* _Description of the task_
As soon as the line containing "off, since the" appears in the material below, start returning lines exactly, and end with the line containing "issues only EXECs.".

─── Records provided ───

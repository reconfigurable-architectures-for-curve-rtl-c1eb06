# GF(2^83) co-processor for hyperelliptic curve cryptography on 8-bit micro-controllers

Public-key cryptography on a small 8-bit micro-controller (an 8051 or an AVR) is
dominated by one thing: multiplications in a large binary field, thousands of them per
scalar multiplication. Genus-2 hyperelliptic curves (HECC) need only an 83-bit field
for roughly the security of a 160-bit elliptic curve, so the operands are short enough
for a small co-processor. What then limits speed is less the arithmetic than the
traffic over the 8-bit port between the CPU and the co-processor. The architecture
here therefore moves the hardware/software boundary upward. The co-processor keeps
the field variables of the curve arithmetic in its own storage. Each line of the
divisor addition and doubling formulae, such as `d = a*b + c`, becomes a single
instruction. Only the scalar multiplication loop and the sequencing of those lines
stay on the CPU.

This RTL implements that co-processor: four 8-bit ports, a top controller, a
128 x 32-bit local storage, 84-bit input-word and output-word registers, and a datapath
with a GF(2^83) multiplier, a field adder and a multiply-and-add feedback path.

```
      ins_port  addr_port  din_port                     dout_port
          |         |         |                             ^
      +---v---------v---------v---+                         |
      | port_sync: port registers |                         |
      | and toggle handshake      |                         |
      +---+---------------+---+---+                         |
          | instr, addr   |   | din                         |
   +------v---------+     |   |                             |
   | top_controller |     |   |                             |
   | op regs A..D   |     |   |                             |
   +---+------------+     |   |                             |
       | RD/WR, addr      |   v                             |
       |          +-------+-----------+      +--------------+----+
       |          | input word 84 b   |      | output word 84 b  |
       |          +---^-----------+---+      +---^----------+----+
       |   result     |           | 32 b         | 32 b      | operand
       |              |      +----v--------------+---+       | (84 b)
       +--------------|----->| local_storage 128x32  |       |
                      |      +-----------------------+       |
               +------+--------------------------------------v-+
               | gf2m_datapath: operand regs A B C, result R   |
               |   gf2m_mul (digit-serial), R = A*B (+C),      |
               |   A+B or A*A                                  |
               +-----------------------------------------------+
```

## How software drives it

The CPU sees the co-processor as three output ports and one input port. It never waits
for an acknowledge. It writes the address and data ports, then the instruction port.
The co-processor picks the instruction up and carries it out. This one-way protocol
only works if the software leaves each instruction enough time. On an 8051, with its
12-clock machine cycle, that happens naturally. A `busy` output is provided for test
and debug, but the protocol does not need it.

Instruction byte (`hecc_pkg`):

| bits  | field  | meaning |
|-------|--------|---------|
| 7     | toggle | a new instruction is recognised when this bit differs from the toggle of the last accepted one |
| 6:4   | opcode | see below |
| 3:0   | sub    | operand register for SETREG, operation for EXEC |

| opcode | name     | action | busy cycles after accept |
|--------|----------|--------|--------------------------|
| 0      | NOP      | nothing | 0 |
| 1      | INSHIFT  | input word <= {input word, din} (shift left one byte) | 0 |
| 2      | WRITE    | storage variable `addr[4:0]` <= input word | 3 |
| 3      | READ     | output word <= storage variable `addr[4:0]` | 4 |
| 4      | OUTSHIFT | output word >>= 8 | 0 |
| 5      | SETREG   | operand register `sub[1:0]` (A, B, C, D) <= `addr[4:0]` | 0 |
| 6      | EXEC     | `sub[1:0]`: 0 MUL D=A*B, 1 MULADD D=A*B+C, 2 ADD D=A+B, 3 SQR D=A*A | see below |
| 7      | reserved | treated as NOP | 0 |

The toggle bit is what makes the one-way handshake work. Without it, the co-processor
could not tell a second identical instruction from the first one still standing on the
port. The same applies to a run of INSHIFTs whose data bytes happen to be equal.

**Moving a field element in.** Send 11 bytes, most significant first. Each byte is a
`din` write followed by INSHIFT. The top nibble of the first byte falls off, since the
word is 84 bits. Then issue WRITE with the variable number on the address port.

**Moving one out.** Issue READ with the variable number, then read `dout_port` and issue
OUTSHIFT, 11 times. Bytes come out least significant first, and the last one holds
bits 83..80.

**Computing.** A formula line `d = a*b + c` becomes SETREG A, SETREG B, SETREG C,
SETREG D, then EXEC MULADD. The operand registers keep their values, so consecutive
lines that reuse variables skip the SETREGs. For example, the inversion loop below
issues only EXECs.

The address and data ports are sampled when the controller accepts the instruction.
If an instruction is written while the co-processor is busy, it is held and runs when
the co-processor is free. The address and data ports must stay unchanged until then.
Do not write a second instruction before the first has been accepted. The toggle bit
would then return to its old value, and neither instruction would run.

## Local storage and the word registers

The storage is 128 words of 32 bits. That is the widest port of the FPGA block RAM the
architecture was sized for. The 7-bit address is `{variable[4:0], word[1:0]}`, so
each of the 32 variables owns four consecutive locations:

| location | contents |
|----------|----------|
| 4v + 0   | bits 31..0 |
| 4v + 1   | bits 63..32 |
| 4v + 2   | bits 83..64, zero above |
| 4v + 3   | unused |

The RAM has a synchronous read. Data come one cycle after RD, as in a block RAM, and a
read during a write of the same location returns the old word.

Nothing enters or leaves the storage except through the two 84-bit word registers.
This holds for the datapath as well as for the CPU, and it is the reason the registers
are as wide as the datapath word:

* **Loading operands.** An EXEC reads each operand's three words into the output-word
  register. In the cycle after the last word lands, it copies the whole word into
  operand register A, B or C. The reads of the next operand already run during that
  copy, so the operands stream at one storage word per clock.
* **Storing the result.** The result enters the input-word register in the cycle
  the datapath finishes. Three writes then put it into variable D.

An EXEC therefore overwrites both word registers. Software must not keep a
half-sent input word or a half-read output word across an EXEC.

## Datapath and multiplier

`gf2m_datapath` holds three 83-bit operand registers, A, B and C, each loaded whole from
the output-word register, and a result register R. Addition in GF(2^m) is XOR. The
multiply-and-add path XORs C into the product as it enters R. So `d = a*b + c`, the
most common line in the divisor formulae, costs no more than a plain product and
needs no extra transfers.

`gf2m_mul` is a most-significant-digit-first digit-serial multiplier in polynomial
basis. Each clock it performs `acc = acc * x^DIGIT + (digit of b) * a` with reduction
modulo `P(x) = x^83 + x^7 + x^4 + x^2 + 1`. With `DIGIT = 1` (the default) a product
takes 83 steps. Larger digits trade area for speed: `DIGIT = 8` gives 11 steps and is
tested. `b` is zero-extended at the top to a whole number of digits, which does not
change the product.

## Timing

With the instruction written to the port in cycle 0, the port register holds it in
cycle 1. The controller accepts it in cycle 1, and `busy` is high from cycle 2 for the
number of cycles below.

| instruction | busy cycles |
|-------------|-------------|
| WRITE       | 3 (three storage writes) |
| READ        | 4 (three reads + one cycle of read latency) |
| EXEC ADD    | 14 = 6 reads + 2 drain + 1 start + 2 + 3 writes |
| EXEC SQR    | 3*1 + ceil(83/DIGIT) + 8 = 94 |
| EXEC MUL    | 3*2 + ceil(83/DIGIT) + 8 = 97 |
| EXEC MULADD | 3*3 + ceil(83/DIGIT) + 8 = 100 |

For a multiplying EXEC the cycles add up as follows:

* 3 read cycles per operand;
* 2 cycles for the last word to land and be copied;
* 1 start cycle;
* ceil(83/DIGIT) multiplier steps, plus 2 cycles of capture and result, with the
  result entering the input word in the last of them;
* 3 write cycles.

The testbenches check these counts.

## Parameters

| parameter | default | where | meaning |
|-----------|---------|-------|---------|
| `M`       | 83 | `hecc_coproc`, `gf2m_datapath`, `gf2m_mul` | field degree |
| `DIGIT`   | 1  | same | multiplier digit size |
| `POLY_LOW`| x^7+x^4+x^2+1 | same | reduction polynomial without x^M |
| `DW`, `DEPTH` | 32, 128 | `local_storage` | storage geometry |

The storage layout (three 32-bit words per variable) limits `M` to at most 96. The
84-bit word length and the storage sizes are package constants in `hecc_pkg`.

## Files

| file | contents |
|------|----------|
| `rtl/hecc_pkg.sv` | sizes, polynomial, instruction encoding (`opcode_e`, `opreg_e`, `dpop_e`, `instr_t`) |
| `rtl/hecc_coproc.sv` | top level: the co-processor |
| `rtl/port_sync.sv` | port registers and toggle handshake |
| `rtl/top_controller.sv` | instruction sequencing, storage strobes, operand registers |
| `rtl/word_io.sv` | 84-bit input-word and output-word registers (CPU byte side, datapath word side) |
| `rtl/local_storage.sv` | 128 x 32 RAM |
| `rtl/gf2m_datapath.sv` | operand and result registers, adder, multiply-and-add |
| `rtl/gf2m_mul.sv` | digit-serial GF(2^m) multiplier |
| `tb/tb_gf_ref_pkg.sv` | reference GF(2^83) arithmetic (full product, then reduction) |
| `tb/tb_<module>.sv` | one self-checking testbench per module |
| `tb/tb_host_model.sv` | behavioural CPU side: paced port writes, no busy polling, inversion routine |
| `tb/tb_hecc_host_pacing.sv` | inversion with 8051-paced and AVR-paced hosts |

## Simulating

Every testbench prints `TB_RESULT checks=<n> failures=<n>` and stops. A watchdog counts
a failure if a testbench hangs. For example, with Verilator 5:

```
verilator --binary --timing -Irtl -Itb -y rtl -y tb +libext+.sv \
    rtl/hecc_pkg.sv tb/tb_gf_ref_pkg.sv tb/tb_hecc_coproc.sv \
    --top-module tb_hecc_coproc -Mdir obj_top
./obj_top/Vtb_hecc_coproc
```

Replace the testbench name to run another. `tb_hecc_coproc` runs the top at its
default parameters and acts as the CPU, writing the ports cycle by cycle:

* It loads eight random field elements over the ports and reads them back.
* It runs 24 random MUL, MULADD, ADD and SQR lines. It reads every result back over the
  ports, compares it with the reference, and checks each EXEC's busy time.
* It writes an instruction while the co-processor is busy and checks that it is not lost.
* It runs the field inversion used for the final projective-to-affine conversion as a
  micro-code routine. This is Fermat inversion, a^(2^83-2), computed by 81
  square-and-multiply steps and a final squaring, and the testbench checks that
  `a * a^-1 = 1`.
* It counts each mechanism: queued instruction, repeated instruction via the toggle,
  each of the four operations, and bytes in both directions. It fails if any of them
  never occurred.

It also prints the co-processor usage, meaning datapath-active cycles over all cycles,
and the share of cycles with `busy` high. Because this
testbench host writes a port every clock, its usage is far higher than that of a real
8051 or AVR program.

`tb_hecc_host_pacing` runs the same inversion with two hosts that keep strictly to the
one-way protocol. Neither ever reads `busy`; each waits out the instruction times from
the table above. `tb/tb_host_model.sv` models the CPU side:

* One host is paced like an 8051, with two 12-clock machine cycles per port write.
* The other is paced like an AVR, with 2 clocks per port write.

The testbench checks four things: both inverses are correct, no instruction was
written while the co-processor was busy, the datapath work is identical, and the
datapath usage is lower for the slower host. At the default parameters the usage is
about 53 % for the slow host against 82 % for the fast one. Clocks spent on port
traffic, not on arithmetic, set the pace.

The unit testbenches check the following:

* `tb_gf2m_mul`: DIGIT 1 and 8 against the reference, plus latency.
* `tb_gf2m_datapath`: all four operations, with garbage above bit 83, plus latency.
* `tb_local_storage`: all locations, read latency, read during write.
* `tb_word_io`: byte order, zero padding of the output word, and the whole-word paths.
* `tb_port_sync`: toggle detection and the hold-until-accept behaviour.
* `tb_top_controller`: the exact strobe sequence of every instruction against the
  storage layout.

## What follows the original architecture and what is this design's own

Taken from the architecture:

* the field GF(2^83);
* four 8-bit ports (instruction, address, data in, data out) with a one-way handshake;
* the 84-bit input-word and output-word registers as the only path into and out of
  the storage;
* local storage of 128 x 32 bits with a 7-bit address and RD/WR strobes, four
  locations per variable, 32 variables;
* a datapath with field multiplier, adder and multiply-and-add feedback;
* one instruction per line of the divisor formulae, with the scalar multiplication in
  software.

This design's own choices, where the architecture does not specify:

* **The reduction polynomial.** `x^83 + x^7 + x^4 + x^2 + 1` is irreducible. No
  trinomial of degree 83 is.
* **The multiplier.** It is bit-serial by default.
* **The instruction encoding.** This includes the toggle bit and the four operand
  address registers. One 8-bit address port cannot name four operands at once, so
  each formula line costs up to four SETREGs plus its EXEC.
* **Byte order.** Bytes go in most significant first and come out least significant
  first.
* **Storage layout.** The word order within a variable is this design's choice, and the
  unused fourth location of each variable is never accessed.
* **Storage timing.** The RAM has a synchronous read.
* **Datapath transfers.** Operands and results are moved as whole 84-bit words between
  the word registers and the datapath.
* **Reset.** Reset is asynchronous and active low, and clears every register except the
  storage.
* **The `busy` output.**
* **A single clock** for the ports and the co-processor.

Not included:

* The two lighter partitions of the same study. One is a multiplier-only accelerator.
  The other is a multiplier with multiply-and-add, where the CPU still moves every
  operand. Their operations are the MUL and MULADD instructions here, but no separate
  co-processors are provided for them.
* The 163-bit elliptic-curve co-processor that served as a comparison. An 83-bit
  datapath cannot hold 163-bit operands.
* The host CPU and its software: the scalar multiplication and the divisor
  doubling, addition and subtraction routines. Their formulae are not reproduced here.

## How far to trust it

The field arithmetic is checked against an independent reference model on hundreds of
random products. The complete port-level flow is checked end to end at the default
parameters, including an 83-bit inversion of about 160 chained operations. The
curve-level routines have not been run, because their formulae are not part of this
RTL. All RTL lints cleanly with Verilator (`-Wall`: only unused-bit warnings remain)
and elaborates with Yosys/slang. Synthesis of the top gives about 830 flip-flops and
a 4 Kbit memory.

───

* _Finished task_
`din` write followed by INSHIFT. The top nibble of the first byte falls off, since the
word is 84 bits. Then issue WRITE with the variable number on the address port.

**Moving one out.** Issue READ with the variable number, then read `dout_port` and issue
OUTSHIFT, 11 times. Bytes come out least significant first, and the last one holds
bits 83..80.

**Computing.** A formula line `d = a*b + c` becomes SETREG A, SETREG B, SETREG C,
SETREG D, then EXEC MULADD. The operand registers keep their values, so consecutive
lines that reuse variables skip the SETREGs. For example, the inversion loop below
issues only EXECs.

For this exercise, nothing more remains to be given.